(Exercise materials)
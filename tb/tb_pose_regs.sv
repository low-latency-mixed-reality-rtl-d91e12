// tb_pose_regs: AXI4-Lite writes and reads of every register class: control,
// base, quaternion, translation, polygon vertices and colours of both eyes,
// status inputs and lens map entries. Checks the register outputs, read
// data, the one-clock lens map strobe and that responses wait for bready.
module tb_pose_regs;
  import mr_pkg::*;
  logic clk = 0, rst_n = 1;
  initial #1 rst_n = 0;  // falling edge applies the asynchronous reset
  logic s_awvalid, s_awready, s_wvalid, s_wready, s_bvalid, s_bready;
  logic s_arvalid, s_arready, s_rvalid, s_rready;
  logic [23:0] s_awaddr, s_araddr;
  logic [31:0] s_wdata, s_rdata;
  logic [1:0] s_bresp, s_rresp;
  stream_cfg_t cfg;
  q14_t qw, qx, qy, qz;
  poly_t polys_l [N_POLY], polys_r [N_POLY];
  logic lut_we, lut_eye;
  logic [9:0] lut_x;
  logic [8:0] lut_y;
  lut_entry_t lut_data;
  logic [15:0] underflow_l = 16'h1234, underflow_r = 16'h5678, frames_l = 16'd7, frames_r = 16'd9;
  int checks = 0, failures = 0, n_strobe = 0;

  pose_regs dut (.*);
  always #5 clk = ~clk;

  task automatic check(bit ok, string what);
    checks++;
    if (!ok) begin failures++; $display("FAIL %s", what); end
  endtask

  task automatic axi_write(logic [23:0] a, logic [31:0] d, int bdelay = 0);
    @(negedge clk);
    s_awvalid = 1; s_awaddr = a; s_wvalid = 1; s_wdata = d;
    do @(posedge clk); while (!(s_awready && s_wready));
    #1 s_awvalid = 0; s_wvalid = 0;
    s_bready = 0;
    repeat (bdelay) begin
      @(negedge clk);
      check(s_bvalid, "bvalid held");
    end
    @(negedge clk);
    s_bready = 1;
    do @(posedge clk); while (!s_bvalid);
    check(s_bresp == 2'b00, "bresp");
    #1 s_bready = 0;
  endtask

  task automatic axi_read(logic [23:0] a, output logic [31:0] d);
    @(negedge clk);
    s_arvalid = 1; s_araddr = a;
    do @(posedge clk); while (!s_arready);
    #1 s_arvalid = 0;
    s_rready = 1;
    do @(posedge clk); while (!s_rvalid);
    d = s_rdata;
    #1 s_rready = 0;
  endtask

  logic [23:0] last_lut_a;
  logic [31:0] last_lut_d;
  always @(posedge clk) if (rst_n && lut_we) begin
    n_strobe++;
    check(lut_x == last_lut_a[11:2] && lut_y == last_lut_a[20:12] && lut_eye == last_lut_a[22] &&
          lut_data.valid == last_lut_d[31] && lut_data.x == last_lut_d[9:0] && lut_data.y == last_lut_d[24:16],
          "lens map strobe");
  end

  initial begin
    repeat (20000) @(posedge clk);
    failures++;
    $display("TB_RESULT checks=%0d failures=%0d", checks, failures);
    $finish;
  end

  initial begin
    logic [31:0] d;
    s_awvalid = 0; s_wvalid = 0; s_bready = 0; s_arvalid = 0; s_rready = 0;
    s_awaddr = 0; s_araddr = 0; s_wdata = 0;
    repeat (3) @(posedge clk);
    rst_n = 1;
    check(qw == 16384 && qx == 0 && cfg == '0, "reset values");
    axi_write(24'h000, 32'h7, 3);
    check(cfg.enable && cfg.ar_mode && cfg.tr_en, "ctrl");
    axi_write(24'h004, 32'h8000_0040);
    check(cfg.base == 32'h8000_0040, "base");
    axi_write(24'h008, 32'h0000_C000); axi_write(24'h00C, 32'h0000_1111);
    axi_write(24'h010, 32'h0000_2222); axi_write(24'h014, 32'h0000_F333);
    check(qw == -16'sd16384 && qx == 16'h1111 && qy == 16'h2222 && qz == 16'hF333, "quaternion");
    axi_write(24'h018, 32'hFFF); axi_write(24'h01C, 32'h123); axi_write(24'h020, 32'h800);
    check(cfg.tx == -12'sd1 && cfg.ty == 12'h123 && cfg.tz == 12'h800, "translation");
    axi_read(24'h00C, d); check(d[15:0] == 16'h1111, "read qx");
    axi_read(24'h004, d); check(d == 32'h8000_0040, "read base");
    axi_read(24'h024, d); check(d == 32'h5678_1234, "read underflow");
    axi_read(24'h028, d); check(d == {16'd9, 16'd7}, "read frames");
    for (int e = 0; e < 2; e++)
      for (int p = 0; p < N_POLY; p++) begin
        for (int j = 0; j < 4; j++)
          axi_write(24'(32'h100 + e * 32'h200 + p * 32'h20 + j * 4),
                    {4'b0, 12'(p * 10 + j + e), 4'b0, 12'(-(p * 3 + j) - e)});
        axi_write(24'(32'h100 + e * 32'h200 + p * 32'h20 + 32'h10), {7'b0, 1'(p % 2), 24'(p * 1000 + e)});
      end
    for (int e = 0; e < 2; e++)
      for (int p = 0; p < N_POLY; p++) begin
        poly_t pp;
        pp = e ? polys_r[p] : polys_l[p];
        check(pp.en == 1'(p % 2) && pp.color == 24'(p * 1000 + e), "poly colour");
        for (int j = 0; j < 4; j++)
          check(pp.v[j].y == 12'(p * 10 + j + e) && pp.v[j].x == 12'(-(p * 3 + j) - e), "poly vertex");
        axi_read(24'(32'h100 + e * 32'h200 + p * 32'h20 + 8), d);
        check(d == {4'b0, 12'(p * 10 + 2 + e), 4'b0, 12'(-(p * 3 + 2) - e)}, "read vertex");
      end
    for (int n = 0; n < 200; n++) begin
      last_lut_a = {1'b1, 1'($urandom), 1'b0, 9'($urandom_range(0, 479)), 10'($urandom_range(0, 639)), 2'b00};
      last_lut_d = $urandom;
      axi_write(last_lut_a, last_lut_d);
    end
    check(n_strobe == 200, $sformatf("strobes %0d", n_strobe));
    // control still intact after all the other writes
    check(cfg.base == 32'h8000_0040 && qz == 16'hF333, "no aliasing");
    $display("TB_RESULT checks=%0d failures=%0d", checks, failures);
    $finish;
  end
endmodule
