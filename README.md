# Radix-16 Booth multiplier with a 16-row partial product array

This is a 64 x 64-bit unsigned multiplier. It uses radix-16 Booth recoding,
and its partial product array is never more than 16 bits high. A plain
radix-16 Booth array for unsigned 64-bit operands is 17 bits high: the
recoding leaves one transfer digit out of the top group, and that digit
brings a 17th row. Taking that one row away means the array reduces to two
rows in exactly three levels of 4:2 carry-save adders (16 -> 8 -> 4 -> 2).
The result is a regular tree with no odd 3:2 stage. The multiplier then
needs one carry-propagate adder.

The height reduction is the central idea. The rest (recoding, odd
multiples, sign-extension prefixes, 4:2 tree) is a standard radix-16
Booth multiplier, written so that the array layout stays visible.

## Data flow

```
 B ──> booth16_recoder ──digits, extra──┐
                                        v
 A ──> booth16_pp_gen ─────────────────────────────────────────┐
        ├─ booth16_multiples   1A..8A (3A, 5A, 7A by adders)    │ 16 x 128-bit rows
        ├─ booth16_pp_row x16  select |d|·A, complement if d<0  │
        ├─ booth16_ecw         sign-extension prefixes (ECW)    │
        └─ booth16_row_merge   folds the 17th row into row 15   │
                                                                v
                      booth16_reduction_tree (3 levels of booth16_csa42)
                                                                │ sum, carry
                                                                v
                                        booth16_cpa ──> product[127:0]
```

`booth16_mult64` is the top module. `booth16_pkg` holds the digit type and
the layout constants.

## Recoding (`booth16_recoder`)

The multiplier is cut into 16 groups of four bits, v_i in 0..15. Each group
produces a transfer digit t_i = (v_i >= 8) = y[4i+3] and an interim digit
w_i = v_i - 16·t_i. The digit is d_i = w_i + t_{i-1}, which lies in
{-8..8}. The same digit can be written as

    d_i = -8·y[4i+3] + 4·y[4i+2] + 2·y[4i+1] + y[4i] + y[4i-1]     (y[-1] = 0)

Because B is unsigned, the transfer out of the top group,
t_15 = y[63], is left over as a 17th digit of weight 2^64. The output
port `extra` carries it.

Digits are sign/magnitude (`digit_t`: `neg`, `mag` in 0..8). The sign is
always y[4i+3]. So the pattern that gives -8+7+1 = 0 is a "negative zero".
That causes no error: the all-ones row plus its negation bit comes to zero.
It also means that the sign of the last row is exactly `extra`.

## Multiples (`booth16_multiples`)

The digits need 1A to 8A. The even multiples are shifts, and 6A is 3A shifted.
Each odd multiple takes one carry-propagate operation:
3A = A + 2A, 5A = A + 4A, 7A = 8A - A. All multiples are 67 bits wide.
Their low bits settle early and their high bits late, and the height
reduction below depends on that.

## The bit array, and how it is held to 16 rows

Row i (i = 0..15) is `(|d_i|·A) XOR neg_i`, 67 bits wide, at column 4i.
The "+1" of a negative row is the separate bit neg_i at column 4i. Each
row's sign is not extended. Instead the constant -Σ 2^(67+4i) is added,
folded together with the signs into short prefixes that start at column
4i+67 (`booth16_ecw`):

| row | prefix, high to low |
|---|---|
| 0 | `~s0 s0 s0 s0 s0` (columns 71..67) |
| 1..15 | `1 1 1 ~si` (bits beyond column 127 dropped) |

Written out naively, the array is 17 bits high in column 60 (neg_15 is
added there) and in columns 64..71 (the extra row `extra·A`, at columns
64..127, is added there). Every other column holds at most 16 bits.

`booth16_row_merge` removes both extra bits with one short addition in
the 15-column window 60..74:

    {carry, merged[14:0]} = row15[14:0] + neg_15 + ((extra ? A[10:0] : 0) << 4)

- `merged` replaces the low 15 bits of row 15.
- `carry` goes to column 75. Column 75 has only 15 bits, so one more fits.
- The rest of the extra row, `extra·A[63:11]`, sits at columns 75..127,
  above the end of row 0 (column 71).

The adder's inputs are bits 0..14 of a multiple (the early, low-order end
of the 3A/5A/7A adders), 11 bits of A, and y[63]. So the merge runs in
parallel with the slow upper bits of the multiples and does not lengthen
the partial product stage. A 15-bit window is the shortest whose carry
lands in a column below 16.

Column heights for N = 64, counting every bit the array holds:

| layout | maximum height | columns at maximum |
|---|---|---|
| naive | 17 | 60, 64..71 |
| merged (this design) | 16 | 56, 60..71, 75 |

`booth16_pp_gen` packs the bits into exactly 16 vectors of 128 bits, so
the height bound holds by construction:

- vector i holds row i and its prefix;
- vector 0 also holds `extra·A[63:11]` at columns 75..127;
- vector 1 also holds the merge carry at column 75 (row 1 ends at column 74);
- vector 15 also holds neg_0..neg_14 at columns 0, 4, .., 56 (row 15
  starts at column 60).

The sum of the 16 vectors modulo 2^128 is A·B.

## Reduction and final addition

`booth16_csa42` is a vector 4:2 carry-save adder. Each column has two full
adders, and the first one's carry is passed one column to the left as the
horizontal carry. `booth16_reduction_tree` arranges them in
log2(ROWS) - 1 levels. Each level takes consecutive groups of four rows;
at 16 rows that is 4 + 2 + 1 adders. `booth16_cpa` adds the final two
rows with a plain `+`, which leaves the adder architecture to synthesis.

## Interface and timing (`booth16_mult64`)

| port | dir | width | meaning |
|---|---|---|---|
| `clk` | in | 1 | clock, rising edge |
| `rst_n` | in | 1 | synchronous active-low reset; clears valids and data registers |
| `in_valid` | in | 1 | `a`, `b` valid this cycle |
| `a` | in | N | multiplicand |
| `b` | in | N | multiplier |
| `out_valid` | out | 1 | `product` valid |
| `product` | out | 2N | a·b, unsigned |

Operands are registered on the edge where `in_valid` is high. The whole
datapath is one combinational stage, and the product is registered on the
next edge. So `out_valid`/`product` follow `in_valid` by two clock edges,
and a new pair can be accepted every cycle. There is no back-pressure.
Where to put pipeline registers inside the datapath is left open: the
flip-flops here only bound the combinational stage.

## Parameters

`N` (default 64) is the operand width. The layout is written in terms of
N, K = N/4 rows and the fixed 15-bit merge window. It works for any N that
is a multiple of 4 and at least 16. The reduction tree additionally needs
K to be a power of two, so N can be 16, 32, 64 or 128. All four widths
are simulated. The `booth16_reduction_tree` parameters `ROWS`
and `W`, and the `W` of `booth16_csa42` and `booth16_cpa`, are set from N
by the top.

## Where this design makes its own choices

- The published method states the goal: a height of n/4 for unsigned
  radix-16 operands, without slowing partial product generation. It
  suggests folding the extra bits into the most significant end of the
  first partial product. This design folds them into the least
  significant end of the last partial product instead. That covers the
  same columns, and its inputs are the early low-order bits of the
  multiples. The window width and the packing into 16 vectors are also
  this design's own.
- In the block diagram the correction word (ECW) feeds the adder
  directly. Here its constant is folded into each row's prefix, because a
  separate constant row would raise the height again.
- The transfer-digit rule t_i = (v_i >= 8), the choice of 3A = A + 2A,
  5A = A + 4A and 7A = 8A - A, and one's complement plus a negation bit are
  the usual choices. The description names the steps but not these
  details.
- The I/O registers, the 2-cycle latency, the synchronous reset and the
  valid handshake are this design's own.
- No gate-level timing, area or power is claimed. Adders are written as
  operators.

## Verification

Every module has a self-checking testbench in `tb/` that compares against
values computed independently in the testbench. Each prints
`TB_RESULT checks=N failures=M`.

| testbench | what it checks |
|---|---|
| `tb_booth16_recoder` | digits against the digit formula, signs, range; digits sum back to B (random at N=64, exhaustive at N=16) |
| `tb_booth16_multiples` | mult[k] = k·A for k = 1..8 |
| `tb_booth16_pp_row` | every digit -8..8 and -0 gives (\|d\|·A) XOR neg |
| `tb_booth16_ecw` | prefixes add up to -Σ s_i·2^(N+3+4i) mod 2^2N (exhaustive at N=16) |
| `tb_booth16_row_merge` | {carry,sum} = row_low + neg + extra·A_low·16 |
| `tb_booth16_pp_gen` | the 16 (or 4) vectors add up to A·B; extra row and merge carry both occur |
| `tb_booth16_csa42`, `tb_booth16_reduction_tree`, `tb_booth16_cpa` | arithmetic identities |
| `tb_booth16_mult64` | full-size top: a stream of about 22,000 products with gaps and a mid-stream reset; exact latency of 2; counts the extra row, merge carry, every digit value, -0, back-to-back and idle cycles, and fails if one never happens |
| `tb_booth16_mult_sizes` | top at N=16 (all multipliers for 16 multiplicands), N=32 and N=128 (random) |

Run one with Verilator, from the repository root:

```
verilator --binary --timing --assert -Irtl -y rtl -y tb \
    rtl/booth16_pkg.sv tb/tb_booth16_mult64.sv --top-module tb_booth16_mult64
./obj_dir/Vtb_booth16_mult64
```

Each testbench finishes within a few seconds.

`verilator --lint-only -Wall` gives two kinds of warning. Both are
expected: unused constants of the shared package, and the top carry bit of
a 4:2 adder, which is dropped because all arithmetic is modulo 2^2N.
(End Exercise materials)
**Directions for this task:**
Count the lines of the data that include the string "against", and give only that number.

**Result of the task:**
2